# Mit Eclipse automatisch JavaDoc-Struktur einfügen?



## Horschie (17. Mrz 2009)

Hallo,

wollte mal fragen,  wie man mit Eclipse automatisch kommentieren kann? 

Also wäre gut, wenn Eclipse automatisch die JavaDoc Struktur vor den Methoden, Klassen einfügt, den Author, die Version, das aktuelle Datum etc. bereits hinzufügt. Am besten auch gleich die Namen der Parameter. So, dass ich nur noch die Beschreibung einfügen muss...*g*


Danke
Christoph


----------



## maki (17. Mrz 2009)

/** dann return


----------



## Horschie (17. Mrz 2009)

hmm...das ist ja schon mal nicht verkehrt. Aber automatisch auf Knopfdruck bei allen Methoden, Klassen einfügen geht nicht? 

Und wo kann man konfigurieren was da eingefügt wird?


----------



## maki (17. Mrz 2009)

>> hmm...das ist ja schon mal nicht verkehrt. Aber automatisch auf Knopfdruck bei allen Methoden, Klassen einfügen geht nicht? 
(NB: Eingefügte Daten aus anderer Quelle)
// cert_fsm_pkg: types and constants shared by the PROM-based asynchronous
// Moore machine with a synchronizing input.
//
// The machine has eight state codes (five used, Q0..Q4, three unused,
// Q5..Q7), a two-bit input vector x1x0 and one synchronizing input S. The
// 64x4 PROM is addressed by {state, x1x0, S} and returns {next state, Z}.
// The state codes and the address/data bit order follow the published
// state encoding (Q0 -> 000 ... Q7 -> 111) and PROM pin assignment
// (A5..A3 = y2y1y0, A2..A1 = x1x0, A0 = S, D3..D1 = next y2y1y0, D0 = Z).
package cert_fsm_pkg;

  localparam int unsigned STATE_W = 3;
  localparam int unsigned X_W     = 2;
  localparam int unsigned ADDR_W  = STATE_W + X_W + 1;  // 6 address lines
  localparam int unsigned DATA_W  = STATE_W + 1;        // 4 data lines
  localparam int unsigned DEPTH   = 1 << ADDR_W;        // 64 words

  // State register code y2y1y0.
  typedef enum logic [STATE_W-1:0] {
    Q0 = 3'b000,  // idle, Z = 0
    Q1 = 3'b001,  // x1x0 = 01 seen, Z = 0
    Q2 = 3'b010,  // x1x0 = 11, Z = 1 for as long as the inputs stay 11
    Q3 = 3'b011,  // waiting for the rising edge of S, Z = 0
    Q4 = 3'b100,  // Z = 1 for as long as S is high
    Q5 = 3'b101,  // unused, returns to Q0
    Q6 = 3'b110,  // unused, returns to Q0
    Q7 = 3'b111   // unused, returns to Q0
  } state_e;

  // Which of the two published PROM contents is programmed.
  //   PROM_CASE1: leaving Q2 on x1x0 = 00 goes through Q3 (Z drops to 0
  //               until S rises).
  //   PROM_CASE2: leaving Q2 on x1x0 = 00 waits in Q2 for S to rise and
  //               then jumps to Q4, so Z stays 1 without a gap.
  typedef enum logic {
    PROM_CASE1 = 1'b0,
    PROM_CASE2 = 1'b1
  } prom_case_e;

  // PROM address word: A5..A0.
  typedef struct packed {
    state_e         state;  // A5..A3
    logic [X_W-1:0] x;      // A2..A1 = x1x0
    logic           s;      // A0    = S
  } prom_addr_t;

  // PROM data word: D3..D0.
  typedef struct packed {
    state_e next;  // D3..D1
    logic   z;     // D0, output of the present state
  } prom_data_t;

endpackage
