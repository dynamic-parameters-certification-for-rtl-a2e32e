// fsm_prom: the 64x4 PROM that holds the whole asynchronous machine.
//
// Each address is one combination of present state y2y1y0 (A5..A3), input
// vector x1x0 (A2..A1) and synchronizing input S (A0). The word stored there
// is the next state (D3..D1) and the output Z of the present state (D0). The
// contents are the two published memory maps: PROM_CASE1 (Q2 left through Q3
// on x1x0 = 00) and PROM_CASE2 (Q2 held until S rises, then straight to Q4).
// The three unused state codes map to Q0 with Z = 0 for every input.
//
// Interface: addr in, data out, oe_n active-low output enable. The read is
// purely combinational, as in a PROM chip: data follows addr with no clock.
// A real PROM floats its outputs when OE is high; this two-state model drives
// all zeros instead (design choice), which reads as "go to Q0, Z = 0". The
// machine ties oe_n low, as the published schematic does.
//
// The table is built at elaboration by rom_word(), which lists the memory
// map row by row; it synthesizes to a 64x4 constant table.
module fsm_prom
  import cert_fsm_pkg::*;
#(
  parameter prom_case_e CONTENT = PROM_CASE1
) (
  input  prom_addr_t addr,
  input  logic       oe_n,
  output prom_data_t data
);

  // One row of the published memory map: next state and Z for an address.
  function automatic prom_data_t rom_word(prom_case_e c, prom_addr_t a);
    prom_data_t w;
    w = '{next: Q0, z: 1'b0};
    unique case (a.state)
      Q0: begin                                  // rows 00..07
        unique case (a.x)
          2'b00:   w = '{next: Q0, z: 1'b0};
          2'b01:   w = '{next: Q1, z: 1'b0};
          2'b10:   w = '{next: Q0, z: 1'b0};
          default: w = '{next: Q2, z: 1'b0};
        endcase
      end
      Q1: begin                                  // rows 08..0F
        unique case (a.x)
          2'b00:   w = a.s ? '{next: Q1, z: 1'b0} : '{next: Q3, z: 1'b0};
          2'b01:   w = '{next: Q1, z: 1'b0};
          2'b10:   w = '{next: Q0, z: 1'b0};
          default: w = '{next: Q2, z: 1'b0};
        endcase
      end
      Q2: begin                                  // rows 10..17
        unique case (a.x)
          2'b00: begin
            if (c == PROM_CASE1)
              w = a.s ? '{next: Q2, z: 1'b1} : '{next: Q3, z: 1'b1};
            else
              w = a.s ? '{next: Q4, z: 1'b1} : '{next: Q2, z: 1'b1};
          end
          2'b01:   w = '{next: Q0, z: 1'b1};
          2'b10:   w = '{next: Q0, z: 1'b1};
          default: w = '{next: Q2, z: 1'b1};
        endcase
      end
      Q3:      w = a.s ? '{next: Q4, z: 1'b0} : '{next: Q3, z: 1'b0};  // 18..1F
      Q4:      w = a.s ? '{next: Q4, z: 1'b1} : '{next: Q0, z: 1'b1};  // 20..27
      default: w = '{next: Q0, z: 1'b0};                                // 28..3F
    endcase
    return w;
  endfunction

  typedef logic [DEPTH-1:0][DATA_W-1:0] rom_t;

  function automatic rom_t build_rom(prom_case_e c);
    rom_t r;
    r = '0;
    for (int i = 0; i < int'(DEPTH); i++) r[i] = rom_word(c, prom_addr_t'(i[ADDR_W-1:0]));
    return r;
  endfunction

  localparam rom_t ROM = build_rom(CONTENT);

  always_comb begin
    if (oe_n) data = '0;
    else      data = prom_data_t'(ROM[addr]);
  end

endmodule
Wäre doch zweckfrei bei private Methoden.


----------



## Horschie (17. Mrz 2009)

ja, habe mich unklar ausgedrückt. Public würde schon reichen.


----------



## Wildcard (17. Mrz 2009)

Und wie findest du dann raus was generierte Stubs sind und wo du wirklich noch dokumentieren musst?


----------



## Cody (18. Mrz 2009)

In der Overview: rechtsklick auf die Methode->Source->Generate Element Comment

Die dafür verwendeten Comments kann man unter : "Window"->"Preferences"->"Java"->"Code Style"->"Code Templates" unter: "Comments"
so anpassen wie man es haben möchte


----------